Pricing Decisions for Power Battery Closed-Loop Supply Chains with Low-Carbon Input by Echelon Utilization Enterprises

Abstract

Today, with the number of waste power batteries and consumers’ awareness of low-carbon both increasing, a new closed-loop supply chain model in which the node enterprises of reverse supply chains are being constructed. These are responsible for the recycling, echelon utilization and low-carbon innovation of waste power batteries. This provides a new way for the development of reverse supply chain node enterprises and lays a theoretical foundation. In this paper, we use the backward solution method to solve the Nash equilibrium solution of the Stackelberg game. Through numerical calculation and simulation, the decision variables, profit and income of the supply chain are analyzed and the equilibrium results are compared. The experimental results indicate that the implementation of low-carbon innovative production by cascaded utilization enterprises is conducive to the growth of their profits with lower cost inputs. The impact of the initial waste power battery recycling rate on the decision variables is negative, while, for the supply chain as a whole, the profit growth of the node companies can be positive and the location of the inflection point appears to be particularly important.
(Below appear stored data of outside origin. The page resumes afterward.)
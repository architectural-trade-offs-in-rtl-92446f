// fir_ctrl: schedules one filter output per input sample.
//
// The sample RAM is a circular buffer. The write pointer moves down by one
// (modulo 24) for every new sample, and the new sample is written at the new
// pointer, so sample x(n-m) sits at address (wptr + m) mod 24.
//
// Direct form (ARCH_DF), 25 cycles per sample:
//   cycle 0       x_valid accepted: write x(n), load the alpha register.
//   cycles 1..24  read tap m = 0..23: RAM read address wptr + m, coefficient
//                 address b_addr = m (m < 12) or 23 - m (m >= 12); the
//                 operand registers (beta, gamma) load at the end (ld_op).
//   one cycle later each operand pair is multiply-accumulated (mac_en; the
//                 first of the 24 restarts the sum from alpha, mac_acc = 0);
//   the cycle after the last MAC loads the output register (out_ld).
// Folded direct form (ARCH_FDF), 13 cycles per sample:
//   cycles 1..12  read pair m = 0..11: port 1 at wptr + m (x(n-m)); port 2
//                 from its own down-counter, loaded with wptr - 1 at the
//                 write and stepped down (x(n-23+m)); the port registers load
//                 at the end (ld_port).
//   next cycle    pre-add, coefficient address b_addr = m, ld_op;
//   then MAC and output load as above, 12 MACs per output.
// A new sample is accepted (ready = 1) as soon as the read phase of the
// previous one has ended; the pipeline tail overlaps the next write.
//
// Scan path: every register of the controller is part of one shift
// register. While scan_en is high it shifts once per clock from scan_in to
// scan_out (most significant field first out) instead of operating.
//
// The counters, the 24-entry circular buffer addressing and the cycle
// counts (24 MAC cycles per DF sample, 12 per FDF sample) follow the core's
// architecture; the handshake (x_valid/ready), the down-counting write
// pointer and the exact pipeline are this design's own.
module fir_ctrl
  import fir_pkg::*;
#(
  parameter arch_e       ARCH  = ARCH_FDF,
  parameter int unsigned DEPTH = NTAPS,
  parameter int unsigned AW    = $clog2(NTAPS),
  parameter int unsigned CW    = $clog2(NCOEF)
) (
  input  logic          clk,
  input  logic          rst_n,
  input  logic          x_valid,
  output logic          ready,
  input  logic          hold,       // a self-test is running: accept nothing
  // data memory
  output logic          ram_we,
  output logic [AW-1:0] ram_waddr,
  output logic [AW-1:0] ram_raddr1,
  output logic [AW-1:0] ram_raddr2,
  output logic          ld_port,    // FDF: load the RAM port registers
  // coefficient memory
  output logic [CW-1:0] b_addr,
  // operand registers, MAC, output storage
  output logic          ld_alpha,
  output logic          ld_op,
  output logic          mac_en,
  output logic          mac_acc,
  output logic          out_ld,
  // scan path
  input  logic          scan_en,
  input  logic          scan_in,
  output logic          scan_out
);
  localparam bit          FDF   = (ARCH == ARCH_FDF);
  localparam int unsigned NRD   = FDF ? DEPTH / 2 : DEPTH;  // read cycles
  localparam int unsigned RW    = $clog2(DEPTH);

  typedef struct packed {
    logic          run;     // read phase active
    logic [AW-1:0] wptr;    // write pointer
    logic [RW-1:0] rcnt;    // read counter (read 1)
    logic [AW-1:0] rd2;     // read 2 counter (FDF)
    logic          v1;      // read stage done: data in port/operand regs
    logic          f1;
    logic          l1;
    logic [RW-1:0] m1;      // tap index of the read stage (FDF b_addr)
    logic          v2;      // FDF pre-add stage done
    logic          f2;
    logic          l2;
    logic          vo;      // last MAC done: load output next
  } ctrl_t;

  localparam int unsigned SW = $bits(ctrl_t);

  ctrl_t q, d;
  logic [AW-1:0] wdec;
  logic [AW:0]   rsum;
  logic          accept;
  logic          last_rd;

  always_comb begin
    wdec    = (q.wptr == '0) ? AW'(DEPTH - 1) : q.wptr - 1'b1;
    rsum    = {1'b0, q.wptr} + (AW+1)'(q.rcnt);
    accept  = x_valid && !q.run && !hold;
    last_rd = q.run && (q.rcnt == RW'(NRD - 1));

    ready      = !q.run && !hold;
    ram_we     = accept;
    ram_waddr  = wdec;
    ram_raddr1 = (rsum >= (AW+1)'(DEPTH)) ? AW'(rsum - (AW+1)'(DEPTH)) : AW'(rsum);
    ram_raddr2 = q.rd2;
    ld_alpha   = accept;

    if (FDF) begin
      ld_port = q.run;
      ld_op   = q.v1;
      b_addr  = CW'(q.m1);
      mac_en  = q.v2;
      mac_acc = !q.f2;
    end else begin
      ld_port = 1'b0;
      ld_op   = q.run;
      b_addr  = (q.rcnt < RW'(NCOEF)) ? CW'(q.rcnt) : CW'(RW'(DEPTH - 1) - q.rcnt);
      mac_en  = q.v1;
      mac_acc = !q.f1;
    end
    out_ld = q.vo;

    // next state
    d = q;
    if (accept) begin
      d.run  = 1'b1;
      d.wptr = wdec;
      d.rcnt = '0;
      d.rd2  = (wdec == '0) ? AW'(DEPTH - 1) : wdec - 1'b1;
    end else if (q.run) begin
      d.rcnt = q.rcnt + 1'b1;
      d.rd2  = (q.rd2 == '0) ? AW'(DEPTH - 1) : q.rd2 - 1'b1;
      if (last_rd) d.run = 1'b0;
    end
    d.v1 = q.run;
    d.f1 = q.run && (q.rcnt == '0);
    d.l1 = last_rd;
    d.m1 = q.rcnt;
    if (FDF) begin
      d.v2 = q.v1;
      d.f2 = q.f1;
      d.l2 = q.l1;
      d.vo = q.v2 && q.l2;
    end else begin
      d.v2 = 1'b0;
      d.f2 = 1'b0;
      d.l2 = 1'b0;
      d.vo = q.v1 && q.l1;
    end
  end

  always_ff @(posedge clk or negedge rst_n) begin
    if (!rst_n)       q <= '0;
    else if (scan_en) q <= ctrl_t'({q[SW-2:0], scan_in});
    else              q <= d;
  end

  assign scan_out = q[SW-1];
endmodule
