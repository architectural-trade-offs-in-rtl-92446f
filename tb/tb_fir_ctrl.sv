// tb_fir_ctrl: self-checking testbench for the filter controller.
//
// A direct-form and a folded (default) controller are run side by side for
// several samples. For each sample the testbench records, cycle by cycle,
// what the controller asks for and compares it with the schedule worked out
// here: the write address (write pointer moving down modulo 24), the read
// addresses of tap m (wptr + m; for FDF also wptr + 23 - m on port 2), the
// coefficient address (m or 23 - m for DF, m for FDF) in the cycle the
// operand registers load, exactly 24 (DF) or 12 (FDF) MAC cycles with only
// the first restarting the sum, the output load 26 (DF) / 15 (FDF) cycles
// after the sample was taken, and ready returning after 25 / 13 cycles.
// hold must block new samples. Finally the scan path: a bit pattern shifted
// in must come out at scan_out after as many clocks as the chain is long.
module tb_fir_ctrl;
  import fir_pkg::*;

  logic clk = 1'b0;
  logic rst_n;
  logic x_valid, hold, scan_en, scan_in;
  int checks = 0, failures = 0;

  // per-instance observation signals
  logic       ready [2], we [2], ld_port [2], ld_alpha [2], ld_op [2];
  logic       mac_en [2], mac_acc [2], out_ld [2], so [2];
  logic [4:0] wa [2], r1 [2], r2 [2];
  logic [3:0] ba [2];

  fir_ctrl #(.ARCH(ARCH_DF)) u_df (
    .clk(clk), .rst_n(rst_n), .x_valid(x_valid), .ready(ready[0]), .hold(hold),
    .ram_we(we[0]), .ram_waddr(wa[0]), .ram_raddr1(r1[0]), .ram_raddr2(r2[0]),
    .ld_port(ld_port[0]), .b_addr(ba[0]), .ld_alpha(ld_alpha[0]), .ld_op(ld_op[0]),
    .mac_en(mac_en[0]), .mac_acc(mac_acc[0]), .out_ld(out_ld[0]),
    .scan_en(scan_en), .scan_in(scan_in), .scan_out(so[0]));
  fir_ctrl u_fdf (
    .clk(clk), .rst_n(rst_n), .x_valid(x_valid), .ready(ready[1]), .hold(hold),
    .ram_we(we[1]), .ram_waddr(wa[1]), .ram_raddr1(r1[1]), .ram_raddr2(r2[1]),
    .ld_port(ld_port[1]), .b_addr(ba[1]), .ld_alpha(ld_alpha[1]), .ld_op(ld_op[1]),
    .mac_en(mac_en[1]), .mac_acc(mac_acc[1]), .out_ld(out_ld[1]),
    .scan_en(scan_en), .scan_in(scan_in), .scan_out(so[1]));

  always #5 clk = ~clk;

  task automatic expect_eq(input int got, exp, input string what);
    checks++;
    if (got != exp) begin
      failures++;
      if (failures < 15) $display("FAIL %s got %0d exp %0d", what, got, exp);
    end
  endtask

  // run one sample on instance i (0 = DF, 1 = FDF) and check its schedule
  task automatic one_sample(input int i, inout int wptr);
    int fdf, nrd, t, nmac, nacc0, rdidx, opidx, t_out, t_ready;
    int exp_r1 [24];
    int exp_r2 [24];
    fdf = i;
    nrd = fdf ? 12 : 24;
    @(negedge clk);
    expect_eq(int'(ready[i]), 1, "ready before sample");
    x_valid = 1'b1;
    #1;
    wptr = (wptr + 23) % 24;
    expect_eq(int'(we[i]), 1, "write enable");
    expect_eq(int'(wa[i]), wptr, "write address");
    expect_eq(int'(ld_alpha[i]), 1, "alpha load");
    @(negedge clk);
    x_valid = 1'b0;
    for (int m = 0; m < 24; m++) begin
      exp_r1[m] = (wptr + m) % 24;
      exp_r2[m] = (wptr + 23 - m) % 24;
    end
    t = 1; nmac = 0; nacc0 = 0; rdidx = 0; opidx = 0; t_out = -1; t_ready = -1;
    while (t < 40) begin
      #1;
      if (t_ready < 0 && ready[i]) t_ready = t;
      // read stage
      if ((fdf && ld_port[i]) || (!fdf && ld_op[i])) begin
        expect_eq(int'(r1[i]), exp_r1[rdidx], "read address port 1");
        if (fdf) expect_eq(int'(r2[i]), exp_r2[rdidx], "read address port 2");
        rdidx++;
      end
      // operand register load: coefficient address
      if (ld_op[i]) begin
        expect_eq(int'(ba[i]), fdf ? opidx : ((opidx < 12) ? opidx : 23 - opidx), "coefficient address");
        opidx++;
      end
      if (mac_en[i]) begin
        nmac++;
        if (!mac_acc[i]) nacc0++;
        if (nmac == 1) expect_eq(int'(mac_acc[i]), 0, "first MAC restarts");
      end
      if (out_ld[i]) t_out = t;
      @(negedge clk);
      t++;
    end
    expect_eq(rdidx, nrd, "read cycles");
    expect_eq(opidx, nrd, "operand loads");
    expect_eq(nmac, nrd, "MAC cycles per sample");
    expect_eq(nacc0, 1, "restarts per sample");
    expect_eq(t_out, fdf ? 15 : 26, "output load cycle");
    expect_eq(t_ready, fdf ? 13 : 25, "ready again");
  endtask

  initial begin
    int wp_df, wp_fdf;
    int sw;
    logic [63:0] pat, got;
    rst_n = 1'b0; x_valid = 0; hold = 0; scan_en = 0; scan_in = 0;
    repeat (2) @(posedge clk);
    rst_n <= 1'b1;
    wp_df = 0;
    wp_fdf = 0;
    // interleave: both controllers see x_valid, but only the one checked
    // is idle-aligned; run DF samples then FDF samples
    for (int n = 0; n < 30; n++) one_sample(0, wp_df);
    // the FDF controller accepted the same 30 x_valid pulses
    wp_fdf = (24 * 30 - 30) % 24;
    for (int n = 0; n < 30; n++) begin
      one_sample(1, wp_fdf);
      wp_df = (wp_df + 23) % 24;   // DF controller took this sample too
    end
    // hold blocks new samples
    @(negedge clk);
    hold = 1'b1;
    x_valid = 1'b1;
    #1;
    expect_eq(int'(we[0]) + int'(we[1]), 0, "no write while hold");
    expect_eq(int'(ready[0]) + int'(ready[1]), 0, "not ready while hold");
    @(negedge clk);
    hold = 1'b0;
    x_valid = 1'b0;
    // scan path: shift a random pattern through each chain
    sw = $bits(u_fdf.q);
    pat = {$urandom, $urandom};
    got = '0;
    scan_en = 1'b1;
    for (int k = 0; k < 2 * sw; k++) begin
      scan_in = (k < sw) ? pat[k] : 1'b0;
      if (k >= sw) got[k - sw] = so[1];
      @(negedge clk);
    end
    scan_en = 1'b0;
    for (int k = 0; k < sw; k++) expect_eq(int'(got[k]), int'(pat[k]), "FDF scan chain bit");
    $display("TB_RESULT checks=%0d failures=%0d", checks, failures);
    $finish;
  end

  initial begin : watchdog
    repeat (10000) @(posedge clk);
    failures++;
    $display("TB_RESULT checks=%0d failures=%0d", checks, failures);
    $finish;
  end
endmodule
The sensitivity coefficient of low-carbonization levels has a positive regulatory effect on decision variables and location of all parties. The closed-loop supply chain model proposed in this study promotes the overall development of a power battery closed-loop supply chain, and also provides theoretical guidance for reasonable pricing decisions of node enterprises under the new model. Based on the results of this paper, the government can implement incentives such as subsidies, or formulate reasonable policies for the development of a power battery closed-loop supply chain.